• **Records to process**

===

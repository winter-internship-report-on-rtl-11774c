// mips16_core_tb: runs the MIPS-style pipeline on the core's published 9-word
// test program and on random programs.
//  * Published program: R1=8, R2=16, R3=24, R4=40, R5=40, R6=0, ram[10]=40 as
//    printed for it; R7 (incremented in the branch delay slot) must equal the
//    number of taken branches once the delay slot has written back. A second
//    run reads R4 and R7 exactly 100 cycles after reset, the point at which
//    the printed values were taken; R7 must be 3 there.
//  * Random programs (ALU, ADDI, LD, ST and short forward BZ) are compared,
//    register by register and word by word, with an instruction-level model
//    that executes one instruction at a time (no pipeline), so every stall the
//    pipeline inserts must leave the architectural result unchanged.
// Stalls and taken branches are counted; both must occur.
module mips16_core_tb;
  logic clk = 0, rst, imem_we, stall, branch_taken;
  logic [7:0]  pc, imem_waddr, dbg_mem_addr;
  logic [15:0] imem_wdata, dbg_reg_data, dbg_mem_data;
  logic [2:0]  dbg_reg_addr;
  int checks = 0, failures = 0;
  int n_stall = 0, n_branch = 0;

  always #5 clk = ~clk;

  mips16_core dut (.clk, .rst, .pc, .imem_we, .imem_waddr, .imem_wdata, .dbg_reg_addr,
                   .dbg_reg_data, .dbg_mem_addr, .dbg_mem_data, .stall, .branch_taken);

  always @(posedge clk) if (!rst) begin
    if (stall) n_stall++;
    if (branch_taken) n_branch++;
  end

  logic [15:0] prog [256];

  task automatic load_and_reset();
    rst = 1;
    for (int i = 0; i < 256; i++) begin
      @(negedge clk); imem_we = 1; imem_waddr = 8'(i); imem_wdata = prog[i];
    end
    @(negedge clk); imem_we = 0;
    @(posedge clk); #1 rst = 0;
  endtask

  task automatic expect_reg(input int r, input logic [15:0] v, input string what);
    dbg_reg_addr = 3'(r); #1;
    checks++;
    if (dbg_reg_data !== v) begin failures++; $display("FAIL %s: R%0d=%0d exp %0d", what, r, dbg_reg_data, v); end
  endtask

  // ---------- instruction-level model ----------
  logic [15:0] mr [8];
  logic [15:0] mm [256];

  function automatic void model_exec(input logic [15:0] in);
    int op, rd, rs, rt;
    logic [15:0] a, b, imm;
    op = int'(in[15:12]); rd = int'(in[11:9]); rs = int'(in[8:6]); rt = int'(in[5:3]);
    imm = {{10{in[5]}}, in[5:0]};
    a = mr[rs]; b = mr[rt];
    case (op)
      1: mr[rd] = a + b;
      2: mr[rd] = a - b;
      3: mr[rd] = a & b;
      4: mr[rd] = a | b;
      5: mr[rd] = a ^ b;
      6: mr[rd] = (b > 15) ? 16'h0 : 16'(a << b);
      7: mr[rd] = (b > 15) ? {16{a[15]}} : 16'($signed(a) >>> b);
      8: mr[rd] = (b > 15) ? 16'h0 : (a >> b);
      9: mr[rd] = a + imm;
      10: mr[rd] = mm[8'(a + imm)];
      11: mm[8'(a + imm)] = mr[rd];
      default: ;
    endcase
    mr[0] = '0;
  endfunction

  localparam logic [15:0] SELF_LOOP = 16'b1100_000_000_111111;   // BZ R0, -1

  initial begin
    rst = 1; imem_we = 0; imem_waddr = 0; imem_wdata = 0; dbg_reg_addr = 0; dbg_mem_addr = 0;
    // ---------- published program ----------
    foreach (prog[i]) prog[i] = '0;
    prog[0] = 16'b1001_001_000_001000;   // ADDI R1 = R0 + 8
    prog[1] = 16'b1001_010_001_001000;   // ADDI R2 = R1 + 8
    prog[2] = 16'b1001_011_010_001000;   // ADDI R3 = R2 + 8
    prog[3] = 16'b0001_100_010_011_000;  // ADD  R4 = R2 + R3
    prog[4] = 16'b1011_100_001_000010;   // ST   mem[R1 + 2] = R4
    prog[5] = 16'b1010_101_001_000010;   // LD   R5 = mem[R1 + 2]
    prog[6] = 16'b0010_110_100_101_000;  // SUB  R6 = R4 - R5
    prog[7] = 16'b1100_000_110_111000;   // BZ   R6, -8 (back to 0)
    prog[8] = 16'b1001_111_111_000001;   // ADDI R7 = R7 + 1 (delay slot)
    load_and_reset();
    wait (n_branch == 3);
    repeat (4) @(posedge clk);
    expect_reg(1, 8, "published");  expect_reg(2, 16, "published");
    expect_reg(3, 24, "published"); expect_reg(4, 40, "published");
    expect_reg(5, 40, "published"); expect_reg(6, 0, "published");
    expect_reg(7, 3, "published");
    dbg_mem_addr = 8'd10; #1; checks++;
    if (dbg_mem_data !== 16'd40) begin failures++; $display("FAIL ram[10]=%0d", dbg_mem_data); end
    $display("published program: %0d stall cycles, %0d taken branches", n_stall, n_branch);
    // The original run read the registers 100 cycles after reset: R7 = 3 there too.
    load_and_reset();
    repeat (100) @(posedge clk);
    #1 expect_reg(4, 40, "after 100 cycles");
    expect_reg(7, 3, "after 100 cycles");

    // ---------- random programs ----------
    for (int p = 0; p < 30; p++) begin
      int n, pcm, steps;
      n = 80;
      foreach (prog[i]) prog[i] = '0;
      // the data RAM has no reset: clear words 0..31 first (ST R0 -> mem[i]),
      // then seed the registers
      for (int i = 0; i < 32; i++) prog[i] = {4'd11, 3'd0, 3'd0, 6'(i)};
      for (int r = 1; r < 8; r++) prog[31+r] = {4'd9, 3'(r), 3'd0, 6'($urandom)};
      for (int i = 39; i < n; i++) begin
        int op;
        op = $urandom_range(1, 12);
        if (op == 12 && (i > n - 6 || prog[i-1][15:12] == 4'd12)) op = 1;
        if (op == 10 || op == 11) prog[i] = {4'(op), 3'($urandom), 3'd0, 6'($urandom_range(0, 31))};   // base R0
        else if (op == 12)        prog[i] = {4'd12, 3'd0, 3'($urandom), 6'($urandom_range(0, 4))};
        else if (op == 6 || op == 7 || op == 8)
          prog[i] = {4'(op), 3'($urandom), 3'($urandom), 3'($urandom), 3'd0};
        else                      prog[i] = {4'(op), 12'($urandom)};
      end
      prog[n] = '0; prog[n+1] = SELF_LOOP; prog[n+2] = '0;
      // model
      foreach (mr[i]) mr[i] = '0;
      foreach (mm[i]) mm[i] = '0;
      pcm = 0; steps = 0;
      while (prog[pcm] !== SELF_LOOP && steps < 1000) begin
        logic [15:0] in;
        in = prog[pcm];
        steps++;
        if (in[15:12] == 4'd12 && mr[in[8:6]] == 16'h0) begin
          model_exec(prog[pcm + 1]);          // delay slot
          pcm = pcm + 1 + int'($signed(in[5:0]));
        end else begin
          model_exec(in);
          pcm++;
        end
      end
      load_and_reset();
      repeat (n * 5 + 40) @(posedge clk);
      for (int r = 0; r < 8; r++) expect_reg(r, mr[r], $sformatf("random%0d", p));
      for (int a = 0; a < 32; a++) begin
        dbg_mem_addr = 8'(a); #1; checks++;
        if (dbg_mem_data !== mm[a]) begin failures++; $display("FAIL random%0d mem[%0d]=%h exp %h", p, a, dbg_mem_data, mm[a]); end
      end
    end
    $display("totals: %0d stall cycles, %0d taken branches", n_stall, n_branch);
    checks += 2;
    if (n_stall == 0) begin failures++; $display("FAIL no stall seen"); end
    if (n_branch == 0) begin failures++; $display("FAIL no branch seen"); end
    $display("TB_RESULT checks=%0d failures=%0d", checks, failures);
    $finish;
  end

  initial begin
    repeat (200000) @(posedge clk);
    failures++;
    $display("TB_RESULT checks=%0d failures=%0d", checks, failures);
    $finish;
  end
endmodule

===

• **Work item**
Tally the lines of the material that contain the word "instruction" and say the number, nothing more.

• **Answer to this exercise**
3